基于深度神经网络的主题情感分析采用文档嵌入技术。

情感分析（SA）是一项与领域或主题相关的任务，因为极性术语在不同领域传达不同的情感。因此，在特定领域上训练的机器学习模型不能用于其他领域，并且现有的与领域无关的词典不能正确识别领域特定极性项的极性。主题情感分析的传统方法依次执行主题建模（TM）和SA，利用先前在不相关数据集上训练的模型对无法提供可接受准确性的情感进行分类。然而，一些研究人员使用主题情感联合模型同时执行TM和SA，这需要一份来自广泛使用的领域无关词典的种子及其情感列表。因此，这些方法无法正确地找到特定领域术语的极性。本文提出了一种新的监督混合TSA方法，称为使用深度神经网络嵌入主题情感分析（ETSANet），该方法使用语义主题相关文档查找器（STRDF）提取隐藏主题与训练数据集之间的语义关系。STRDF基于语义主题向量和训练数据集之间的语义关系，在与主题相同的上下文中发现这些训练文档。语义主题向量是一个新引入的概念，包含主题的语义方面。然后，通过这些语义主题相关的文档来训练混合CNN-GRU模型。此外，还采用了一种利用灰太狼优化和鲸鱼优化算法的混合元启发式方法来微调CNN-GRU网络的超参数。评估结果表明，ETSANet将最先进方法的准确性提高了1.92%。

本文章由计算机程序翻译，如有差异，请以英文原文为准。

求助全文

约1分钟内获得全文求助全文

来源期刊

Journal of Supercomputing 工程技术-工程：电子与电气

CiteScore

6.30

自引率

12.10%

发文量

734

审稿时长

13 months

期刊介绍： The Journal of Supercomputing publishes papers on the technology, architecture and systems, algorithms, languages and programs, performance measures and methods, and applications of all aspects of Supercomputing. Tutorial and survey papers are intended for workers and students in the fields associated with and employing advanced computer systems. The journal also publishes letters to the editor, especially in areas relating to policy, succinct statements of paradoxes, intuitively puzzling results, partial results and real needs.
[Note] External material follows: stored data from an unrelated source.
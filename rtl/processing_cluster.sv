// processing_cluster: one reconfigurable processing cluster region.
//
// Inside: a bridge to the cluster interconnection network (TDEST from the
// core_id field), a 16-port core interconnection network whose port 15 is the
// upstream link, MAX_CORES core slots on ports 0..MAX_CORES-1, and a shared
// bus (mem_interconnect) that lets every PE reach the cluster memory (word
// address bit 31 = 0) or, through ext_req/ext_rsp, the shared memory outside
// the cluster (bit 31 = 1).
// The region is homogeneous and its configuration 'cfg' decides how many slots
// are live: 15 for Type A, 12 for Type B, 8 for Type C, none for a blank box.
// Real hardware swaps the region's logic by partial reconfiguration; here the
// slots beyond the count stay in reset and the PE type is passed to the PEs.
// While the region is blank or being reconfigured ('reconfiguring') the whole
// cluster is held in reset and isolated: words sent to it are accepted and
// dropped (so the shared network never stalls on it) and it sends nothing.
// Slot counts follow the document's cluster table; the isolation behaviour
// and the address split are this design's choices.
module processing_cluster
  import morph_pkg::*;
#(
  parameter int unsigned MAX_CORES    = 15,
  parameter int unsigned NUM_COUNTERS = 5,
  parameter int unsigned LMEM_DEPTH   = 4096,
  parameter int unsigned CMEM_DEPTH   = 1024
) (
  input  logic                     clk,
  input  logic                     rst_n,
  input  logic [ID_W-1:0]          cluster_id,
  input  cluster_cfg_e             cfg,
  input  logic                     reconfiguring,
  // link to the cluster interconnection network
  input  logic [DATA_W-1:0]        s_tdata,
  input  logic                     s_tlast,
  input  logic                     s_tvalid,
  output logic                     s_tready,
  output logic [DATA_W-1:0]        m_tdata,
  output logic                     m_tlast,
  output logic                     m_tvalid,
  input  logic                     m_tready,
  // processing elements
  output core_to_pe_t [MAX_CORES-1:0] to_pe,
  input  pe_to_core_t [MAX_CORES-1:0] from_pe,
  input  mem_req_t    [MAX_CORES-1:0] pe_lmem_req,
  output logic        [MAX_CORES-1:0] pe_lmem_gnt,
  output mem_rsp_t    [MAX_CORES-1:0] pe_lmem_rsp,
  input  mem_req_t    [MAX_CORES-1:0] pe_bus_req,
  output logic        [MAX_CORES-1:0] pe_bus_gnt,
  output mem_rsp_t    [MAX_CORES-1:0] pe_bus_rsp,
  // to the shared memory controller
  output mem_req_t                 ext_req,
  input  logic                     ext_gnt,
  input  mem_rsp_t                 ext_rsp,
  output logic                     active
);
  localparam int unsigned NP = 16;
  localparam int unsigned UP = 15;

  logic crst_n;
  assign active = (cfg != CFG_BLANK) && !reconfiguring;
  assign crst_n = rst_n && active;

  // ---------------- bridge ----------------
  logic               br_s_tready, br_m_tvalid;
  logic [DATA_W-1:0]  br_m_tdata;
  logic               br_m_tlast;

  logic [NP-1:0][DATA_W-1:0]  ic_s_tdata, ic_m_tdata;
  logic [NP-1:0][TDEST_W-1:0] ic_s_tdest;
  logic [NP-1:0]              ic_s_tlast, ic_s_tvalid, ic_s_tready;
  logic [NP-1:0]              ic_m_tlast, ic_m_tvalid, ic_m_tready;

  axis_bridge #(.DEST_LSB(CORE_LSB)) u_bridge (
    .clk, .rst_n(crst_n),
    .s_dn_tdata(s_tdata), .s_dn_tlast(s_tlast), .s_dn_tvalid(s_tvalid && active),
    .s_dn_tready(br_s_tready),
    .m_dn_tdata(ic_s_tdata[UP]), .m_dn_tdest(ic_s_tdest[UP]), .m_dn_tlast(ic_s_tlast[UP]),
    .m_dn_tvalid(ic_s_tvalid[UP]), .m_dn_tready(ic_s_tready[UP]),
    .s_up_tdata(ic_m_tdata[UP]), .s_up_tlast(ic_m_tlast[UP]), .s_up_tvalid(ic_m_tvalid[UP]),
    .s_up_tready(ic_m_tready[UP]),
    .m_up_tdata(br_m_tdata), .m_up_tlast(br_m_tlast), .m_up_tvalid(br_m_tvalid),
    .m_up_tready(m_tready)
  );

  assign s_tready = active ? br_s_tready : 1'b1;
  assign m_tvalid = active && br_m_tvalid;
  assign m_tdata  = br_m_tdata;
  assign m_tlast  = br_m_tlast;

  // ---------------- core interconnection network ----------------
  axis_interconnect #(.N_PORTS(NP), .UP_PORT(UP)) u_core_net (
    .clk, .rst_n(crst_n),
    .s_tdata(ic_s_tdata), .s_tdest(ic_s_tdest), .s_tlast(ic_s_tlast),
    .s_tvalid(ic_s_tvalid), .s_tready(ic_s_tready),
    .m_tdata(ic_m_tdata), .m_tlast(ic_m_tlast), .m_tvalid(ic_m_tvalid),
    .m_tready(ic_m_tready)
  );

  // ---------------- core slots ----------------
  int unsigned n_live;
  assign n_live = cores_for_cfg(cfg);

  for (genvar c = 0; c < UP; c++) begin : g_slot
    if (c < MAX_CORES) begin : g_core
      logic slot_en;
      assign slot_en = active && (c < n_live);
      assign ic_s_tdest[c] = '0;
      processing_core #(.NUM_COUNTERS(NUM_COUNTERS), .LMEM_DEPTH(LMEM_DEPTH)) u_core (
        .clk, .rst_n(crst_n), .slot_en, .pe_type(cfg), .cluster_id,
        .core_id(ID_W'(c)),
        .s_tdata(ic_m_tdata[c]), .s_tlast(ic_m_tlast[c]), .s_tvalid(ic_m_tvalid[c]),
        .s_tready(ic_m_tready[c]),
        .m_tdata(ic_s_tdata[c]), .m_tlast(ic_s_tlast[c]), .m_tvalid(ic_s_tvalid[c]),
        .m_tready(ic_s_tready[c]),
        .to_pe(to_pe[c]), .from_pe(from_pe[c]),
        .pe_lmem_req(pe_lmem_req[c]), .pe_lmem_gnt(pe_lmem_gnt[c]), .pe_lmem_rsp(pe_lmem_rsp[c])
      );
    end else begin : g_empty
      assign ic_s_tdata[c]  = '0;
      assign ic_s_tdest[c]  = '0;
      assign ic_s_tlast[c]  = 1'b0;
      assign ic_s_tvalid[c] = 1'b0;
      assign ic_m_tready[c] = 1'b1;
    end
  end

  // ---------------- cluster shared bus and memory ----------------
  mem_req_t [MAX_CORES-1:0] bus_req;
  mem_req_t [1:0]           t_req;
  mem_rsp_t [1:0]           t_rsp;
  logic     [1:0]           t_gnt;

  always_comb
    for (int unsigned c = 0; c < MAX_CORES; c++) begin
      bus_req[c] = pe_bus_req[c];
      bus_req[c].req = pe_bus_req[c].req && active && (c < n_live);
    end

  mem_interconnect #(.N_M(MAX_CORES), .SEL_BIT(31)) u_bus (
    .clk, .rst_n(crst_n), .m_req(bus_req), .m_gnt(pe_bus_gnt), .m_rsp(pe_bus_rsp), .t_req, .t_gnt, .t_rsp
  );

  sp_ram #(.DEPTH(CMEM_DEPTH)) u_cmem (
    .clk, .rst_n(crst_n), .req(t_req[0]), .gnt(t_gnt[0]), .rsp(t_rsp[0])
  );

  assign ext_req  = t_req[1];
  assign t_rsp[1] = ext_rsp;
  assign t_gnt[1] = ext_gnt;
endmodule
Published theoretical and practical papers are advanced, in-depth treatments describing new developments and new ideas. Each includes an introduction summarizing prior, directly pertinent work that is useful for the reader to understand, in order to appreciate the advances being described.